Aktientipp: Hochtief - Mehr Kursgewinn mit Großaktionär ACS

Hochtief meint es gut mit seinen Aktionären: Weil im abgelaufenen Geschäftsjahr der Nettogewinn um 46 Prozent auf 252 Millionen Euro gestiegen ist und für den Verkauf einer asiatischen Tochtergesellschaft ein dreistelliger Millionenerlös hereinkam, wird die Dividende um ein Viertel auf 1,90 Euro je Anteil erhöht. Das wären beim aktuellen Kurs schon 2,7 Prozent. Doch dabei dürfte es nicht bleiben. Der spanische Bau- und Infrastrukturkonzern ACS sollte den Kurs treiben.

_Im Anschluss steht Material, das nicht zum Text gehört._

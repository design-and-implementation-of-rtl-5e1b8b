// slot_of_time: zero-based index of the time slot that holds a time stamp.
//
// The scheduling window starts at t_s = 0 and is cut into NUM_SLOTS slots of
// tau = 2**SLOT_SHIFT time units, so the slot is t >> SLOT_SHIFT; times past
// the last slot are counted in the last slot. Combinational helper used for
// the arrival slot of a burst and for the index of a newly created void.
module slot_of_time #(
  parameter int unsigned NUM_SLOTS  = obs_pkg::NUM_SLOTS,
  parameter int unsigned TIME_W     = obs_pkg::TIME_W,
  parameter int unsigned SLOT_SHIFT = obs_pkg::SLOT_SHIFT,
  localparam int unsigned IDX_W     = $clog2(NUM_SLOTS)
) (
  input  logic [TIME_W-1:0] t,
  output logic [IDX_W-1:0]  slot
);

  logic [TIME_W-1:0] q;

  always_comb begin
    q = t >> SLOT_SHIFT;
    if (q > TIME_W'(NUM_SLOTS - 1)) slot = IDX_W'(NUM_SLOTS - 1);
    else                            slot = IDX_W'(q);
  end

endmodule
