// verification_circuit: decides whether the candidate void can hold the burst.
//
// The burst [arr_time, dep_time] fits in the void [void_start, void_end] if
// the void has started by the arrival (void_start <= arr_time) and lasts to
// the departure (dep_time <= void_end). The two comparisons are ANDed,
// together with the locate result (a candidate exists), into avail.
// Purely combinational. Two comparators and an AND gate as published; that
// equal times count as a fit is this design's choice.
module verification_circuit #(
  parameter int unsigned TIME_W = obs_pkg::TIME_W
) (
  input  logic              cand_found,
  input  logic [TIME_W-1:0] void_start,
  input  logic [TIME_W-1:0] void_end,
  input  logic [TIME_W-1:0] arr_time,
  input  logic [TIME_W-1:0] dep_time,
  output logic              avail
);

  logic start_ok, end_ok;

  assign start_ok = (void_start <= arr_time);
  assign end_ok   = (dep_time   <= void_end);
  assign avail    = cand_found & start_ok & end_ok;

endmodule
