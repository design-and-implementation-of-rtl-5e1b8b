// verification_circuit_tb: the burst fits iff the candidate exists, starts
// no later than the arrival and ends no earlier than the departure. Random
// cases plus the boundary cases where the times are equal.
module verification_circuit_tb;
  localparam int unsigned TW = 17;
  logic          clk = 0, cand_found, avail;
  logic [TW-1:0] void_start, void_end, arr_time, dep_time;
  int            checks = 0, failures = 0, cycles = 0;

  verification_circuit #(.TIME_W(TW)) dut (.*);

  always #5 clk = ~clk;
  always @(posedge clk) begin
    cycles++;
    if (cycles > 10000) begin
      failures++;
      $display("TB_RESULT checks=%0d failures=%0d", checks, failures);
      $finish;
    end
  end

  task automatic check(input bit f, input int unsigned vs, ve, ta, te);
    bit exp_avail = f && (vs <= ta) && (te <= ve);
    cand_found = f; void_start = TW'(vs); void_end = TW'(ve);
    arr_time = TW'(ta); dep_time = TW'(te);
    @(posedge clk);
    checks++;
    if (avail !== exp_avail) begin
      failures++;
      $display("FAIL f=%0d void %0d..%0d burst %0d..%0d avail=%0d", f, vs, ve, ta, te, avail);
    end
  endtask

  initial begin
    check(1, 100, 200, 100, 200);   // exact fit
    check(1, 100, 200, 99, 150);    // starts before void
    check(1, 100, 200, 150, 201);   // ends after void
    check(0, 100, 200, 150, 160);   // no candidate
    check(1, 100, 200, 150, 160);
    for (int i = 0; i < 500; i++) begin
      automatic int unsigned vs = $urandom % 1000, ve = vs + $urandom % 1000;
      automatic int unsigned ta = $urandom % 2000, te = ta + $urandom % 500;
      check(($urandom % 8) != 0, vs, ve, ta, te);
    end
    // arrival or departure on the void boundary, one time unit either side
    for (int i = 0; i < 200; i++) begin
      automatic int unsigned vs = 10 + $urandom % 1000, ve = vs + 20 + $urandom % 1000;
      automatic int unsigned ta = vs - 1 + $urandom % 3, te = ve - 1 + $urandom % 3;
      if (i % 2 == 0) te = ta + $urandom % 10;
      else            ta = te - $urandom % 10;
      check(1, vs, ve, ta, te);
    end
    $display("TB_RESULT checks=%0d failures=%0d", checks, failures);
    $finish;
  end
endmodule
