// void_table: the N-entry void table of one channel, an on-chip RAM.
//
// Entry i holds the start and the end time of the void whose index is i
// (the slot its start lies in); whether the entry is live is recorded in the
// index vector, not here. One synchronous read port (data appear the cycle
// after rd_en) serves the search; two write ports serve the update, which may
// rewrite the shortened old void and create the void behind the new burst in
// the same cycle, as a true dual-port block RAM allows. The two write
// addresses are never equal when both write; if they were, port B wins.
// The table itself is published; its port arrangement is this design's own.
module void_table #(
  parameter int unsigned NUM_SLOTS = obs_pkg::NUM_SLOTS,
  parameter int unsigned TIME_W    = obs_pkg::TIME_W,
  localparam int unsigned IDX_W    = $clog2(NUM_SLOTS)
) (
  input  logic              clk,
  // read port
  input  logic              rd_en,
  input  logic [IDX_W-1:0]  rd_addr,
  output logic [TIME_W-1:0] rd_start,
  output logic [TIME_W-1:0] rd_end,
  // write port A
  input  logic              wa_en,
  input  logic [IDX_W-1:0]  wa_addr,
  input  logic [TIME_W-1:0] wa_start,
  input  logic [TIME_W-1:0] wa_end,
  // write port B
  input  logic              wb_en,
  input  logic [IDX_W-1:0]  wb_addr,
  input  logic [TIME_W-1:0] wb_start,
  input  logic [TIME_W-1:0] wb_end
);

  logic [2*TIME_W-1:0] mem [NUM_SLOTS];

  always_ff @(posedge clk) begin
    if (wa_en) mem[wa_addr] <= {wa_start, wa_end};
    if (wb_en) mem[wb_addr] <= {wb_start, wb_end};
    if (rd_en) {rd_start, rd_end} <= mem[rd_addr];
  end

endmodule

Seit die Spanier im März 2007 bei Hochtief mit 25,01 Prozent eingestiegen sind, haben sie ihren Anteil schrittweise aufgestockt. Im Juni 2011 kamen sie über die 50-Prozent-Marke, derzeit halten sie offiziell 61 Prozent. Auf bis zu 66 Prozent dürften die Spanier kommen, wenn Hochtief über ein Aktienrückkaufprogramm bis Ende des Jahres maximal 6,9 Millionen Stücke (zehn Prozent vom Grundkapital) kauft und diese Aktien dann eingezogen werden. Dieser Rückkauf läuft derzeit über den Xetra-Handel in Frankfurt. Ab der Schwelle von 90 Prozent könnte ACS schließlich noch die letzten freien Aktionäre mit einer Barabfindung herausdrücken. Vorher müsste natürlich noch der zweite Großaktionär, der Wüstenstaat Qatar, sein Hochtief-Paket (11,1 Prozent) an ACS abtreten. Dass der Qatar-Anteil an der Börse derzeit mit 540 Millionen Euro ein gutes Stück mehr wert ist als die 400 Millionen, die Qatar im Dezember 2010 beim Einstieg in die Hand genommen hatte, würde den Abschied versüßen.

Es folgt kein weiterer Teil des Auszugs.